EXERCISE REQUIREMENTS: Your answer should be every line of the entries that has the string "never" in it.

RECORDS TO USE:
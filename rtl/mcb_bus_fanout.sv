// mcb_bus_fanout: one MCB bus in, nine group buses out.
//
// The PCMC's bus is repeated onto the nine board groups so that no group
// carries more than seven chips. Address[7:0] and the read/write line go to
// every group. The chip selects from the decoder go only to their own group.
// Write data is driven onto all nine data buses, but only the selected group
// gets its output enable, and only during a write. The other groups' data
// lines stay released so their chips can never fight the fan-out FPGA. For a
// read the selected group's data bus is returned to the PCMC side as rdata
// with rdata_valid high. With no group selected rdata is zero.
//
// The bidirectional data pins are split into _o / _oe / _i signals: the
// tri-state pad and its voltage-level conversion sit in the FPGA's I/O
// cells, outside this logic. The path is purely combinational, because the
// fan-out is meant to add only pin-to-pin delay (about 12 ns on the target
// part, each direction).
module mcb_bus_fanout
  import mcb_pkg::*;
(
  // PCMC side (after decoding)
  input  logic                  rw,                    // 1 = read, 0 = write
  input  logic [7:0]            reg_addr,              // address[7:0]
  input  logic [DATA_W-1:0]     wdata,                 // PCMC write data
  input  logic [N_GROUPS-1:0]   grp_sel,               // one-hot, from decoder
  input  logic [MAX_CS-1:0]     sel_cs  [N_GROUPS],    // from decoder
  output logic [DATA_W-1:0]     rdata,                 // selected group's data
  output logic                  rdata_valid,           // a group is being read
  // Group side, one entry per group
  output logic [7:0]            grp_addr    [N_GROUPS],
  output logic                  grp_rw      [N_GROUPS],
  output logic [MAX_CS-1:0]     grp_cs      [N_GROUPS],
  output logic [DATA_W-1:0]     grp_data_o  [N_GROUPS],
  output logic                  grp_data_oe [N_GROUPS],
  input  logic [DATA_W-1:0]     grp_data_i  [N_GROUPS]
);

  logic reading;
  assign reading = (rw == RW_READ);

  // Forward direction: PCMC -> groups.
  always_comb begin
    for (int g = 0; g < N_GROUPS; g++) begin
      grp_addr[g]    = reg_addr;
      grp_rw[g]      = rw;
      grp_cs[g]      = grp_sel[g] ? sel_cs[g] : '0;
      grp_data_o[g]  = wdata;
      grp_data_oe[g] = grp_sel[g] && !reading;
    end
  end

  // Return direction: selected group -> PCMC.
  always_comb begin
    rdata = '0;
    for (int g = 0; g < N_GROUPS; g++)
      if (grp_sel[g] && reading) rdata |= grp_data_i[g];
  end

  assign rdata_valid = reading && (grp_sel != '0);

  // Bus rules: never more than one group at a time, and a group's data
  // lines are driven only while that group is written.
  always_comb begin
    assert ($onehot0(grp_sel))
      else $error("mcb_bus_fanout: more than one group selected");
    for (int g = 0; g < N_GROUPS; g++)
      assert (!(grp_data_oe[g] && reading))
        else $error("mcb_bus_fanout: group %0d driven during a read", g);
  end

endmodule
==
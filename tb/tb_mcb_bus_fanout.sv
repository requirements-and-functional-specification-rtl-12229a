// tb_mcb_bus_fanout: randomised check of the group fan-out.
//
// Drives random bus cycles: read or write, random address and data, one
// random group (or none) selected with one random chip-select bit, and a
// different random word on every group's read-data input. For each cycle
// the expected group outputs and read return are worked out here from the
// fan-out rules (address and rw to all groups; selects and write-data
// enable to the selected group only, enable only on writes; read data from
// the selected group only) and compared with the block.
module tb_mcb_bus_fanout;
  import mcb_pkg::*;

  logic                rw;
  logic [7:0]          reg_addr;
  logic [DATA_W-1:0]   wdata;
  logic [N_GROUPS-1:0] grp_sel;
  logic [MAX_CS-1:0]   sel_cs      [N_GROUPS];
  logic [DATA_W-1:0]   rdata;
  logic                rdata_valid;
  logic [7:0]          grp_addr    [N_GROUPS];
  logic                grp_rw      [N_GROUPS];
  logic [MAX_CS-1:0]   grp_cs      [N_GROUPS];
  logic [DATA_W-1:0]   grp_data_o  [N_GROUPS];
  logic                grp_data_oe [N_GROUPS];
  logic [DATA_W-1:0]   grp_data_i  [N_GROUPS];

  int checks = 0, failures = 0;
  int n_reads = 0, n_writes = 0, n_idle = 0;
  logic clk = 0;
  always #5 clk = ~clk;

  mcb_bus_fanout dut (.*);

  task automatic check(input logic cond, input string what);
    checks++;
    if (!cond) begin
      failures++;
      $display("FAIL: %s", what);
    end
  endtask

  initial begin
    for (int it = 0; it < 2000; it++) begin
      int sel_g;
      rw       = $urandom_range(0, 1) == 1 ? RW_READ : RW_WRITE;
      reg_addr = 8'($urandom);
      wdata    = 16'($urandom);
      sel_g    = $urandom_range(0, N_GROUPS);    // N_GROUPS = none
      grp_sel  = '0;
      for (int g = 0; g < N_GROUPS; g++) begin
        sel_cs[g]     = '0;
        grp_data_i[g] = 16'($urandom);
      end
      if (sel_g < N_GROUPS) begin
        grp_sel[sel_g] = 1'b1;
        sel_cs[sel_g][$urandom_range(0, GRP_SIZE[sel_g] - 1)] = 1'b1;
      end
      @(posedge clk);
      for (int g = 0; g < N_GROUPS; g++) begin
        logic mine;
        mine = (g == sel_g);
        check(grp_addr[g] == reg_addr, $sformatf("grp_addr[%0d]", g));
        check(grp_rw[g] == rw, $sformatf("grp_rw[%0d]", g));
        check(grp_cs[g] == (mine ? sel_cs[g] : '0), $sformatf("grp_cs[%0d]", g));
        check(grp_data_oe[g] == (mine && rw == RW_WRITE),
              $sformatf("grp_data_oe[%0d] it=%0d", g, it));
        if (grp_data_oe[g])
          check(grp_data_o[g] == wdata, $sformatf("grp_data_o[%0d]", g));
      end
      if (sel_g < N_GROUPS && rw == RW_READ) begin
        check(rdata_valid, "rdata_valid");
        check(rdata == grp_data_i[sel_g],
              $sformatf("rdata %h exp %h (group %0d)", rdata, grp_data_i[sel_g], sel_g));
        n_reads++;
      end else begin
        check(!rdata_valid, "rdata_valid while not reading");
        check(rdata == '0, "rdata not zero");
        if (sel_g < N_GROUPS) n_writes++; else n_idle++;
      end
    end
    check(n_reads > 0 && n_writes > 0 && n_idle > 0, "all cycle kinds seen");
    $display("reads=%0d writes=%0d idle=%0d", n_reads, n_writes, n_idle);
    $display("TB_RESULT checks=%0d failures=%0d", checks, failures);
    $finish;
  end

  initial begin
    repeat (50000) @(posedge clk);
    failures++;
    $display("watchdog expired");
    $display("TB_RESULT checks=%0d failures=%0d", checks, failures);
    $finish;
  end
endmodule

SOLVED PROBLEM:
// lines stay released so their chips can never fight the fan-out FPGA. For a
  // Bus rules: never more than one group at a time, and a group's data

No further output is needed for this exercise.